No, didn't I already say that? You're also falling for a less-than-serious reply here. I don't always have the time to write very long answers and especially homelessness is complicated and can have different reasons in different countries.
In Europe, there are "homeless people", often even disabled ones, who get carted into town by the mafia and are basically beggar slaves. Giving them money is not fighting neoliberalism as it only encourages the mafia to get more slaves.
Obviously in the US one can much easier become homeless by just losing one's job, etc. I've heard varying stories about the possibility of that happening in Germany, but then you also have to enter drug abuse, unwillingness to get government aid, inability to fill out forms, etc. into the picture. Giving someone some change mostly makes you feel better about yourself, but if they spend it on booze, how exactly did you help them? By making them die faster of liver failure?
I'm getting the impression that you misunderstand me, though maybe I helped with that by explaining my position in a weird way. I wasn't saying socialism will cure everything or that the other agenda items don't matter at all. I was saying that starting with the "wrong" agenda items means you will make much slower progress or no progress at all. If you want social justice reform, but prison owners keep bribing a sufficient number of politicians and releasing a lot of fake news or biased news stories, it can happen that you won't get any meaningful reform in 50 years. See Obama care, which was some weird compromise that barely got through, still faces opposition trying to dismantle it again anddidn't really help everyone. Yes, it's better than before, better than nothing, but how long did it take you to get this half-arsed bandaid? When was the last major healthcare reform before it?
Free college and national healthcare are core parts of "introducing socialism" or "fixing the base problem" though, as they directly benefit the lower classes and help upset the power structure. Or at least one would hope so. They're not what I meant with side issues, they're part of what the focus should be on.
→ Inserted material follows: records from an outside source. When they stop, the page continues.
// tb_ft_adder: end-to-end test of the fault-tolerant adder at its default
// 32-bit width.
//
// A requester drives random additions through the valid/ready handshake,
// holding each one until it is accepted, with random idle gaps and
// back-to-back bursts. Narrow (both upper halves zero) and wide additions are
// mixed. A scoreboard predicts for every addition the sum, carry out, the
// narrow flag, the error flag and the latency (1 cycle for narrow, 2 for
// wide, counted from acceptance to out_valid).
//
// Three phases:
//   1. fault-free: error must never be raised;
//   2. a stuck-at-1 fault on bit 3 of the upper half-adder's sum: every
//      narrow addition whose true bit 3 is 0 must be flagged; wide additions
//      are hit in both computations the same way, so their result bit 19 is
//      wrong and no error is raised (a limit of plain repetition);
//   3. a stuck-at-0 fault on bit 2 of the upper half-adder's first operand:
//      a narrow addition is flagged when a[2] is 1; a wide one when a[18]
//      and b[18] differ, which only operand swapping can reveal.
// Faults are injected with force on the datapath's internal nets. The run
// counts each mechanism (narrow one-cycle additions, wide repeated additions,
// stalls of the requester, back-to-back narrow acceptances, detected errors in
// narrow and in wide mode) and fails if one never happened. A watchdog ends
// the run.
module tb_ft_adder;

  logic clk;
  initial clk = 1'b0;
  always #5 clk = ~clk;

  int checks = 0;
  int failures = 0;

  logic        rst_n, in_valid, in_ready, cin, out_valid, cout, narrow, error;
  logic [31:0] a, b, sum;

  ft_adder dut (
    .clk(clk), .rst_n(rst_n), .in_valid(in_valid), .in_ready(in_ready),
    .a(a), .b(b), .cin(cin), .out_valid(out_valid), .sum(sum), .cout(cout),
    .narrow(narrow), .error(error)
  );

  typedef enum int { F_NONE, F_SUM_HI3_SA1, F_OPA_HI2_SA0 } fault_e;
  fault_e fault;

  typedef struct {
    logic [31:0] sum;
    logic        cout;
    logic        narrow;
    logic        error;
    longint      due;
  } exp_t;

  exp_t   exp_q[$];
  longint cycle = 0;

  int n_narrow = 0, n_wide = 0, n_stall = 0, n_b2b = 0;
  int n_err_narrow = 0, n_err_wide = 0, n_done = 0;

  always @(posedge clk) cycle <= cycle + 1;

  // Expected outcome of one addition under the active fault.
  function automatic exp_t predict(logic [31:0] x, logic [31:0] y, logic c);
    exp_t        e;
    logic [32:0] r1, r2;
    logic [16:0] n1, n2;
    e.narrow = (x[31:16] == 0) && (y[31:16] == 0);
    if (e.narrow) begin
      n1 = {1'b0, x[15:0]} + {1'b0, y[15:0]} + {16'd0, c};
      n2 = n1;
      if (fault == F_SUM_HI3_SA1) n2[3] = 1'b1;
      if (fault == F_OPA_HI2_SA0)
        n2 = {1'b0, x[15:0] & ~16'h0004} + {1'b0, y[15:0]} + {16'd0, c};
      e.sum   = 32'(n1);
      e.cout  = 1'b0;
      e.error = (n1 != n2);
    end else begin
      r1 = {1'b0, x} + {1'b0, y} + {32'd0, c};
      r2 = r1;
      if (fault == F_SUM_HI3_SA1) begin
        r1[19] = 1'b1;
        r2[19] = 1'b1;
      end
      if (fault == F_OPA_HI2_SA0) begin
        // First pass adds x on the faulty input, the repeat adds y there.
        r1 = {1'b0, x & ~32'h0004_0000} + {1'b0, y} + {32'd0, c};
        r2 = {1'b0, y & ~32'h0004_0000} + {1'b0, x} + {32'd0, c};
      end
      e.sum   = r1[31:0];
      e.cout  = r1[32];
      e.error = (r1 != r2);
    end
    return e;
  endfunction

  // Result monitor and scoreboard.
  always @(posedge clk) begin
    if (rst_n && out_valid) begin
      exp_t e;
      checks++;
      if (exp_q.size() == 0) begin
        failures++;
        $display("FAIL unexpected result at cycle %0d", cycle);
      end else begin
        e = exp_q.pop_front();
        n_done++;
        if (sum !== e.sum || cout !== e.cout || narrow !== e.narrow || error !== e.error) begin
          failures++;
          $display("FAIL cycle %0d: got sum=%h c=%b n=%b e=%b exp sum=%h c=%b n=%b e=%b",
                   cycle, sum, cout, narrow, error, e.sum, e.cout, e.narrow, e.error);
        end
        checks++;
        if (cycle != e.due) begin
          failures++;
          $display("FAIL latency: result at cycle %0d, expected %0d", cycle, e.due);
        end
        if (error && narrow) n_err_narrow++;
        if (error && !narrow) n_err_wide++;
      end
    end else if (rst_n && error) begin
      checks++;
      failures++;
      $display("FAIL error raised without out_valid at cycle %0d", cycle);
    end
  end

  logic last_acc_narrow;

  // Present one addition and hold it until it is accepted.
  task automatic issue(input logic [31:0] x, input logic [31:0] y, input logic c);
    exp_t e;
    in_valid = 1'b1;
    a        = x;
    b        = y;
    cin      = c;
    forever begin
      #1;
      if (in_ready) break;
      n_stall++;
      @(posedge clk);
    end
    e = predict(x, y, c);
    e.due = cycle + (e.narrow ? 1 : 2);
    exp_q.push_back(e);
    if (e.narrow) n_narrow++;
    else n_wide++;
    @(posedge clk);
    #1;
    in_valid = 1'b0;
  endtask

  task automatic idle(input int n);
    in_valid = 1'b0;
    a        = $urandom();
    b        = $urandom();
    repeat (n) @(posedge clk);
    #1;
  endtask

  function automatic logic [31:0] rand_operand(input bit narrow_op);
    logic [31:0] v;
    v = $urandom();
    if (narrow_op) v[31:16] = '0;
    else if ($urandom_range(0, 1) == 0) v[31:16] = 16'(1 << $urandom_range(0, 15));
    return v;
  endfunction

  task automatic run_phase(input int n);
    for (int i = 0; i < n; i++) begin
      bit nx, ny;
      nx = ($urandom_range(0, 2) != 0);
      ny = nx ? ($urandom_range(0, 5) != 0) : 1'($urandom());
      issue(rand_operand(nx), rand_operand(ny), 1'($urandom()));
      if ($urandom_range(0, 3) == 0) idle($urandom_range(1, 3));
    end
    idle(4);
  endtask

  // Monitor back-to-back narrow acceptances (full throughput).
  always @(posedge clk) begin
    if (rst_n) begin
      if (in_valid && in_ready && dut.u_dp.dual && last_acc_narrow) n_b2b++;
      last_acc_narrow <= in_valid && in_ready && dut.u_dp.dual;
    end else begin
      last_acc_narrow <= 1'b0;
    end
  end

  initial begin
    int err_before;
    rst_n    = 1'b0;
    in_valid = 1'b0;
    a        = '0;
    b        = '0;
    cin      = 1'b0;
    fault    = F_NONE;
    repeat (3) @(posedge clk);
    #1;
    rst_n = 1'b1;

    // Phase 1: fault-free.
    run_phase(3000);
    checks++;
    if (n_err_narrow + n_err_wide != 0) begin
      failures++;
      $display("FAIL errors raised without a fault");
    end

    // Phase 2: upper half-adder sum bit 3 stuck at 1.
    fault = F_SUM_HI3_SA1;
    force dut.u_dp.s_hi[3] = 1'b1;
    run_phase(1000);
    release dut.u_dp.s_hi[3];
    err_before = n_err_wide;

    // Phase 3: upper half-adder first operand bit 2 stuck at 0.
    fault = F_OPA_HI2_SA0;
    force dut.u_dp.hi_a[2] = 1'b0;
    run_phase(1000);
    release dut.u_dp.hi_a[2];
    fault = F_NONE;
    idle(4);

    checks++;
    if (exp_q.size() != 0) begin
      failures++;
      $display("FAIL %0d additions produced no result", exp_q.size());
    end
    checks++;
    if (n_err_wide == err_before) begin
      failures++;
      $display("FAIL swapped repetition never caught a fault");
    end
    $display("mechanisms: narrow=%0d wide(repeated, swapped)=%0d stalls=%0d back-to-back narrow=%0d",
             n_narrow, n_wide, n_stall, n_b2b);
    $display("detected errors: narrow=%0d wide=%0d, results=%0d", n_err_narrow, n_err_wide, n_done);
    checks++;
    if (n_narrow == 0 || n_wide == 0 || n_stall == 0 || n_b2b == 0 ||
        n_err_narrow == 0 || n_err_wide == 0) begin
      failures++;
      $display("FAIL a mechanism was never exercised");
    end
    $display("TB_RESULT checks=%0d failures=%0d", checks, failures);
    $finish;
  end

  initial begin
    repeat (200000) @(posedge clk);
    failures++;
    $display("FAIL watchdog");
    $display("TB_RESULT checks=%0d failures=%0d", checks, failures);
    $finish;
  end

endmodule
As for Ilhan Omar, she does have these things in focus and again, having criminal justice reform on the agenda is a very good thing, the question is just how well that will work out if you begin there. Just today I heard that people don't overtake police cars in the US because reasons. And that it takes a lot of time and perhaps money to go to court if a police officer decides to fine you for no reason. Ah, well, there is so much to fix in your country, maybe I just don't know where to begin. I just see that progressives have been trying to fix it for 20 years or thereabouts now and what I mostly see is more gerrymandering and voter repression by the other side. Yes, you got gay marriage. And Trump. I guess that makes it progress.
Anyway, I guess reforming the justice system is close to the core issues, but why would it have to be spearheaded by black people, who also appear (from how they're described, I could be wrong) like single-issue activists? Sometimes people just sound like Harris is a better candidate than Sanders simply because she is black and because she is less focused on social justice ("Sanders is too extreme"). Well, if you think about it, prison reform is about social justice as well and I don't see how being extreme is a bad thing when Trump was voted in for being so extreme. He's extreme in the wrong way, but it's not like noone wants extreme changes.